Acceleration Annotation

Acceleration annotation

Annotation of burst level data is increasingly important for a wide range of projects. Firetail provides you with a set of manual and machine learning assisted tools to rapidly annotate Movebank datasets with associated acc data.

Add new categories

To add a new category press Add Category above the acceleration window

add category

Assign a name to the category

name category

The category will show up above the acceleration window

new category

Assign a category to a region

Once you have defined categories, you can use the selection mechanism described here to define regions that you’d like to annotate with one of your categories.

  1. Select a region within the bursts or the map
  2. Press on the category you want to assign this region to

The newly assigned category will be shown in a row/layer above the acceleration data.

Each category can be assigned to a single layer (visual group shown as a single row of data).

Note that overlapping categories shown in a single layer are possible, yet may not be visually sensible.

Right-clicking a category will yield a popup-menu for:

  • annotation deletion
  • layer modification
  • category modification

new category

FireSOM: Machine-learning assisted acceleration segmentation

IMPORTANT: Firetail’s annotation features are activated when loading data via Download Movebank by ID/Tag/Deployment. Your annotation is saved locally (on your machine) along with the downloaded data.

When working with acceleration data manual annotation of large-scale data may be time-consuming or near-impossible. Via Data > Calculate Acc Segmentation you can trigger Firetail’s automated segmentation algorithm FireSOM.

For each burst, Firetail calculates a set of features selected by the user. The burst is projected into feature space following a data normalisation. The built-in analysis will then assign each burst to a category. The model dimension determines the number of predicted categories.

prediction segmentation

Video Tutorial

Here you can find a video tutorial on FireSOM, see below for more details

Parameters

Restrict to Selection the algorithm will predict categories only for selected bursts.

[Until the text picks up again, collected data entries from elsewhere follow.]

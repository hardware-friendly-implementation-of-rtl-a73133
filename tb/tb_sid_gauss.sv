// Testbench of sid_gauss with the (48,24,12) generator matrix.
//
// Feeds random column orders, half of them built to put dependent columns
// early (the columns of a zero-weight stretch of a low-weight codeword first),
// and checks against the reference reduction: Gr, Gr0, the selected columns,
// the number of columns inspected g, and that the stage takes exactly g cycles.
// Independently of the model it also checks that every selected column of Gr
// is a unit vector and that every row of Gr is a codeword (zero syndrome under
// the parity part of the systematic G).
module tb_sid_gauss;
  import sid_ref_pkg::*;

  localparam int N = 48, K = 24, Q = 3, DMIN = 12;
  localparam int IW = sid_pkg::idx_w(N);
  localparam int NW = 400;
  typedef sid_ref #(N, K, Q) ref_t;
  localparam sid_pkg::gmat_t GM = sid_pkg::qr_generator(47);

  logic clk = 0, rst_n = 0;
  logic in_valid = 0, in_ready, out_valid, out_ready = 1;
  logic [N-1:0][IW-1:0] in_perm = '0;
  logic [N-1:0][Q-1:0] in_x = '0, out_x;
  logic [N-1:0] in_r = '0, out_r, out_sel;
  logic [K-1:0][N-1:0] out_gr, out_gr0;
  logic [IW:0] out_ncols;

  sid_gauss #(.N(N), .K(K), .QBITS(Q), .G(GM)) dut (.*);

  always #5 clk = ~clk;
  int checks = 0, failures = 0, nout = 0, skips = 0, maxg = 0, held = 0;
  longint cyc = 0;
  always @(posedge clk) cyc <= cyc + 1;

  ref_t::row_t g [K];
  typedef struct { int perm [N]; longint t0; bit [N-1:0] r; } job_t;
  job_t jobs [$];

  // Called just after a negedge with the inputs driven: returns at the
  // negedge after the edge that accepted them (in_ready only depends on state).
  task automatic wait_accept();
    #1;
    while (!in_ready) begin
      @(negedge clk);
      #1;
    end
    @(negedge clk);
  endtask

  task automatic check(input bit ok, input string what);
    checks++;
    if (!ok) begin failures++; if (failures < 20) $display("FAIL %s", what); end
  endtask

  // A codeword c is valid when its parity part equals the parity of its
  // systematic part: c[K..N-1] == sum of rows selected by c[0..K-1].
  function automatic bit is_codeword(input ref_t::row_t c);
    ref_t::row_t s;
    s = ref_t::encode(g, c[K-1:0]);
    return s == c;
  endfunction

  always @(posedge clk) if (rst_n) begin
    if (in_valid && in_ready) begin
      job_t j;
      for (int i = 0; i < N; i++) j.perm[i] = int'(in_perm[i]);
      j.t0 = cyc;
      j.r  = in_r;
      jobs.push_back(j);
    end
    if (out_valid && !out_ready && in_valid) held++;
    if (out_valid && out_ready) begin
      job_t j;
      ref_t::row_t gr [K];
      int pivcol [K];
      int ng;
      bit ok_gr, ok_unit, ok_cw;
      bit [N-1:0] sel;
      j  = jobs.pop_front();
      ng = ref_t::reduce(g, j.perm, gr, pivcol);
      sel = '0;
      for (int i = 0; i < K; i++) sel[pivcol[i]] = 1'b1;
      ok_gr = 1; ok_unit = 1; ok_cw = 1;
      for (int i = 0; i < K; i++) begin
        if (out_gr[i] != gr[i]) ok_gr = 0;
        if (out_gr0[i] != (gr[i] & sel)) ok_gr = 0;
        if (!is_codeword(out_gr[i])) ok_cw = 0;
      end
      for (int c = 0; c < N; c++) if (out_sel[c]) begin
        int ones;
        ones = 0;
        for (int i = 0; i < K; i++) ones += out_gr[i][c];
        if (ones != 1) ok_unit = 0;
      end
      check(ok_gr, $sformatf("job %0d Gr/Gr0", nout));
      check(out_sel == sel, $sformatf("job %0d selected columns", nout));
      check($countones(out_sel) == K, $sformatf("job %0d k columns selected", nout));
      check(ok_unit, $sformatf("job %0d unit columns", nout));
      check(ok_cw, $sformatf("job %0d rows are codewords", nout));
      check(int'(out_ncols) == ng, $sformatf("job %0d columns %0d expected %0d", nout, out_ncols, ng));
      check(ng >= K && ng <= N - DMIN + 1, $sformatf("job %0d bound", nout));
      check(out_r == j.r, $sformatf("job %0d hard decisions carried", nout));
      if (nout < NW / 2 - 2) check(cyc - j.t0 == longint'(ng), $sformatf("job %0d took %0d cycles, g=%0d", nout, cyc - j.t0, ng));
      if (ng > K) skips++;
      if (ng > maxg) maxg = ng;
      nout++;
    end
  end

  task automatic send_job(input int w);
    int p [N];
    for (int i = 0; i < N; i++) p[i] = i;
    // Fisher-Yates shuffle
    for (int i = N - 1; i > 0; i--) begin
      int jx, t;
      jx = $urandom_range(i);
      t = p[i]; p[i] = p[jx]; p[jx] = t;
    end
    if (w % 2 == 1) begin
      // Put the zero positions of a minimum-weight-ish codeword first: the
      // first columns then contain no information set.
      ref_t::row_t c;
      int t;
      c = g[$urandom_range(K - 1)] ^ g[$urandom_range(K - 1)];
      t = 0;
      for (int i = 0; i < N; i++) if (!c[i]) begin p[t] = i; t++; end
      for (int i = 0; i < N; i++) if (c[i])  begin p[t] = i; t++; end
    end
    for (int i = 0; i < N; i++) in_perm[i] <= IW'(p[i]);
    in_r     = {$urandom, $urandom};
    in_x     = {$urandom, $urandom, $urandom, $urandom, $urandom};
    in_valid = 1;
    if (w == NW / 2) bp_on = 1;
    wait_accept();
    in_valid = 0;
  endtask

  initial begin
    for (int i = 0; i < K; i++) g[i] = GM[i][N-1:0];
    repeat (3) @(negedge clk);
    rst_n = 1;
    @(negedge clk);
    for (int w = 0; w < NW; w++) send_job(w);
    while (nout < NW) @(negedge clk);
    $display("skips=%0d max_g=%0d", skips, maxg);
    check(skips > 0, "dependent columns skipped");
    check(maxg > K + 3, "long searches occurred");
    check(held > 0, "next word held back by output backpressure");
    $display("TB_RESULT checks=%0d failures=%0d", checks, failures);
    $finish;
  end

  // Random output backpressure in the second half.
  bit bp_on = 0;
  always @(negedge clk) if (bp_on) out_ready <= 1'($urandom);

  initial begin
    #(10 * 100000);
    failures++;
    $display("watchdog expired");
    $display("TB_RESULT checks=%0d failures=%0d", checks, failures);
    $finish;
  end
endmodule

NEW It is now possible to select regions by right-clicking a layer and choosing “Annotations to Selections”. This is extremely helpful to select regions that could not be segmented by a coarse model. For this selection a new model can then be trained.

annotation to selection

Model Constraints

Width: the number of horizontal nodes, we suggest to use at least 2 depending on the complexity of data patterns

Height: the number of vertical nodes, we suggest to use at least 3 depending on the complexity of data patterns

Annotation Prefix: Each predicted category will be prefixed with this string

Clear existing Annotations with the same Prefix: Any previous annotation with this prefix will be removed. Consider renaming categories to avoid data loss

Feature Selection

Use Axis Statistics: add mean, median, and quantile statistics to the set of features, each axis Use ODBA: add overall dynamic body acceleration as a feature, all axes Use axis fold-changes: add statistics over log-2 fold-changes for selected pairs of axes mean-corrected norm: add the mean-corrected norm value for each burst continuity: add a measure of sum of changes

Click OK to train a model and see your results as new layers in the acceleration window.

Building a sensible model

While it is easy to train some model in Firetail you should not expect that your initial model will explain your data perfectly. Inspecting a predicted model is crucial. Luckily, Firetail provides you with a lot of context that makes it easier to interpret the predictions.

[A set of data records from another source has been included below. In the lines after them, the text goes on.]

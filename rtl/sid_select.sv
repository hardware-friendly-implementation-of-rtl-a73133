// Stage 5: best candidate selection.
//
// Scores the k+1 candidate codewords against the received quantized levels and
// keeps the closest. The soft distance of a bit is L - x towards a code bit 1
// and x towards a code bit 0, with L = 2^QBITS - 1 the strongest level (7 for
// the original 3-bit quantization); a codeword's distance is the sum over its n
// bits. As in the original article one candidate is scored per cycle, so a word
// occupies the stage for k+1 cycles. On equal distances the earlier candidate
// is kept, which is this design's choice.
//
// Interface: in_valid/in_ready take the candidate list, which the stage reads
// in place and releases (in_ready high) in the cycle it scores the last
// candidate; out_valid/out_ready give the winning codeword, its distance and
// its candidate index. Timing: with the list valid from cycle t0, the result is
// valid in cycle t0 + k + 1.
module sid_select #(
  parameter int N     = 48,
  parameter int K     = 24,
  parameter int QBITS = 3,
  localparam int DW   = $clog2(N * (2**QBITS - 1) + 1),
  localparam int JW   = $clog2(K + 1)
) (
  input  logic                    clk,
  input  logic                    rst_n,
  input  logic                    in_valid,
  output logic                    in_ready,
  input  logic [K:0][N-1:0]       in_c,
  input  logic [N-1:0][QBITS-1:0] in_x,
  output logic                    out_valid,
  input  logic                    out_ready,
  output logic [N-1:0]            out_cw,
  output logic [DW-1:0]           out_dist,
  output logic [JW-1:0]           out_idx
);

  localparam logic [QBITS-1:0] LMAX = '1;

  logic [JW-1:0]  j;
  logic [N-1:0]   cur, best_cw;
  logic [DW-1:0]  cdist, best_dist;
  logic [JW-1:0]  best_idx;
  logic           lastc, better;

  always_comb begin
    cur  = in_c[j];
    cdist = '0;
    for (int b = 0; b < N; b++)
      cdist = cdist + DW'(cur[b] ? QBITS'(LMAX - in_x[b]) : in_x[b]);
  end

  assign lastc    = (j == JW'(K));
  assign better   = (j == '0) || (cdist < best_dist);
  assign in_ready = lastc && (!out_valid || out_ready);

  always_ff @(posedge clk or negedge rst_n) begin
    if (!rst_n) begin
      j         <= '0;
      best_cw   <= '0;
      best_dist <= '0;
      best_idx  <= '0;
      out_valid <= 1'b0;
      out_cw    <= '0;
      out_dist  <= '0;
      out_idx   <= '0;
    end else begin
      if (out_valid && out_ready) out_valid <= 1'b0;
      if (in_valid && !lastc) begin
        j <= j + 1'b1;
        if (better) begin
          best_cw   <= cur;
          best_dist <= cdist;
          best_idx  <= j;
        end
      end else if (in_valid && in_ready) begin
        j         <= '0;
        out_valid <= 1'b1;
        out_cw    <= better ? cur  : best_cw;
        out_dist  <= better ? cdist : best_dist;
        out_idx   <= better ? j    : best_idx;
      end
    end
  end

  // The candidate list must stay put while it is being scored.
  assert property (@(posedge clk) disable iff (!rst_n)
                   in_valid && !in_ready |=> in_valid && $stable(in_c) && $stable(in_x))
    else $error("sid_select: candidate list changed while being scored");

endmodule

Overall, the model assumes that the similarity of two bursts, so similar patterns would lead to similar categories. Think of patterns in terms of activities like rest, running or feeding. The more categories you predict the more behavioural complexity can be detected. For increasingly many categories it may become necessary to join predictions via layers to group similar categories.

Start simple

Therefore, start by training a simple model with dimension 3 by 3 and few features. You can easily train a quick model as a preview or even experiment with how well a single feature works for discrimination of visual patterns or regions of known behaviour.

Increase complexity if required

An increasing number of features means there is more freedom to discriminate bursts. The result model will be harder to interpret though. Increase the model complexity or incrementally add features when two regions you deem dissimilar are placed in the same category.

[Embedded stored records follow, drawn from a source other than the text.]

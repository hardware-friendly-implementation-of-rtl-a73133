// Testbench of sid_select at N = 48, K = 24, 3-bit levels.
//
// Random candidate lists are scored against random levels. Some lists repeat
// one codeword so that equal distances occur, and some make the last
// candidate the best. The winner, its distance and its index are compared with
// a direct evaluation (distance L - x to a 1, x to a 0, first minimum kept).
// Checks that each list occupies the stage for exactly k+1 cycles and that the
// result waits under output backpressure.
module tb_sid_select;
  localparam int N = 48, K = 24, Q = 3;
  localparam int NW = 200;
  localparam int DW = $clog2(N * (2**Q - 1) + 1);
  localparam int JW = $clog2(K + 1);

  logic clk = 0, rst_n = 0;
  logic in_valid = 0, in_ready, out_valid, out_ready = 1;
  logic [K:0][N-1:0] in_c = '0;
  logic [N-1:0][Q-1:0] in_x = '0;
  logic [N-1:0] out_cw;
  logic [DW-1:0] out_dist;
  logic [JW-1:0] out_idx;

  sid_select #(.N(N), .K(K), .QBITS(Q)) dut (.*);

  always #5 clk = ~clk;
  int checks = 0, failures = 0, nout = 0, held = 0, ties = 0, lastwin = 0;
  longint cyc = 0;
  always @(posedge clk) cyc <= cyc + 1;

  typedef struct { logic [N-1:0] cw; int d, j; longint t; } exp_t;
  exp_t expq [$];

  task automatic check(input bit ok, input string what);
    checks++;
    if (!ok) begin failures++; if (failures < 20) $display("FAIL %s", what); end
  endtask

  always @(posedge clk) if (rst_n) begin
    if (out_valid && !out_ready) held++;
    if (out_valid && out_ready) begin
      exp_t e;
      e = expq.pop_front();
      check(out_cw == e.cw, $sformatf("list %0d winner", nout));
      check(int'(out_dist) == e.d, $sformatf("list %0d distance %0d expected %0d", nout, out_dist, e.d));
      check(int'(out_idx) == e.j, $sformatf("list %0d index %0d expected %0d", nout, out_idx, e.j));
      if (nout < NW / 2 - 2) check(cyc - e.t == K + 1, $sformatf("list %0d took %0d cycles", nout, cyc - e.t));
      nout++;
    end
  end

  bit bp_on = 0;
  always @(negedge clk) if (bp_on) out_ready <= ($urandom_range(3) != 0);

  initial begin
    repeat (3) @(negedge clk);
    rst_n = 1;
    @(negedge clk);
    for (int w = 0; w < NW; w++) begin
      exp_t e;
      int d [K+1];
      if (w == NW / 2) bp_on = 1;
      for (int b = 0; b < N; b++) in_x[b] = Q'($urandom);
      for (int j = 0; j <= K; j++) in_c[j] = {$urandom, $urandom};
      if (w % 4 == 1) for (int j = 1; j <= K; j++) in_c[j] = in_c[0];
      if (w % 4 == 2) for (int b = 0; b < N; b++) in_c[K][b] = in_x[b][Q-1];
      e.j = 0;
      for (int j = 0; j <= K; j++) begin
        d[j] = 0;
        for (int b = 0; b < N; b++) d[j] += in_c[j][b] ? (7 - int'(in_x[b])) : int'(in_x[b]);
        if (d[j] < d[e.j]) e.j = j;
      end
      for (int j = 0; j <= K; j++) if (j != e.j && d[j] == d[e.j]) begin ties++; break; end
      if (e.j == K) lastwin++;
      e.cw = in_c[e.j];
      e.d  = d[e.j];
      in_valid = 1;
      #1;
      e.t = cyc;
      while (!in_ready) begin @(negedge clk); #1; end
      expq.push_back(e);
      @(negedge clk);
      in_valid = (w % 5 == 0) ? 1'b0 : 1'b1;
      if (!in_valid) @(negedge clk);
    end
    in_valid = 0;
    while (nout < NW) @(negedge clk);
    check(ties > 0, "equal distances occurred");
    check(lastwin > 0, "last candidate won");
    check(held > 0, "backpressure occurred");
    $display("TB_RESULT checks=%0d failures=%0d", checks, failures);
    $finish;
  end

  initial begin
    #(10 * 100000);
    failures++;
    $display("watchdog expired");
    $display("TB_RESULT checks=%0d failures=%0d", checks, failures);
    $finish;
  end
endmodule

Add local models where required

If the data features local specificities it could make sense to run the segmentation on a local selection. Make sure that at least a few hundred bursts are selected to avoid a poorly fitted model. By choosing a separate model prefix you can make sure to maintain both global and local predictions.

Assign, Rename and group

The machine-assigned group names cannot magically predict “running”, “feeding” or “flying”. Screen the predicted categories visually and in their best possible context to assign a category to a possibly preliminary behaviour. Repeated application of the segmentation, changes in parameters and successive joining of categories into layers of behavioral groups will lead to sensible annotations for complete datasets.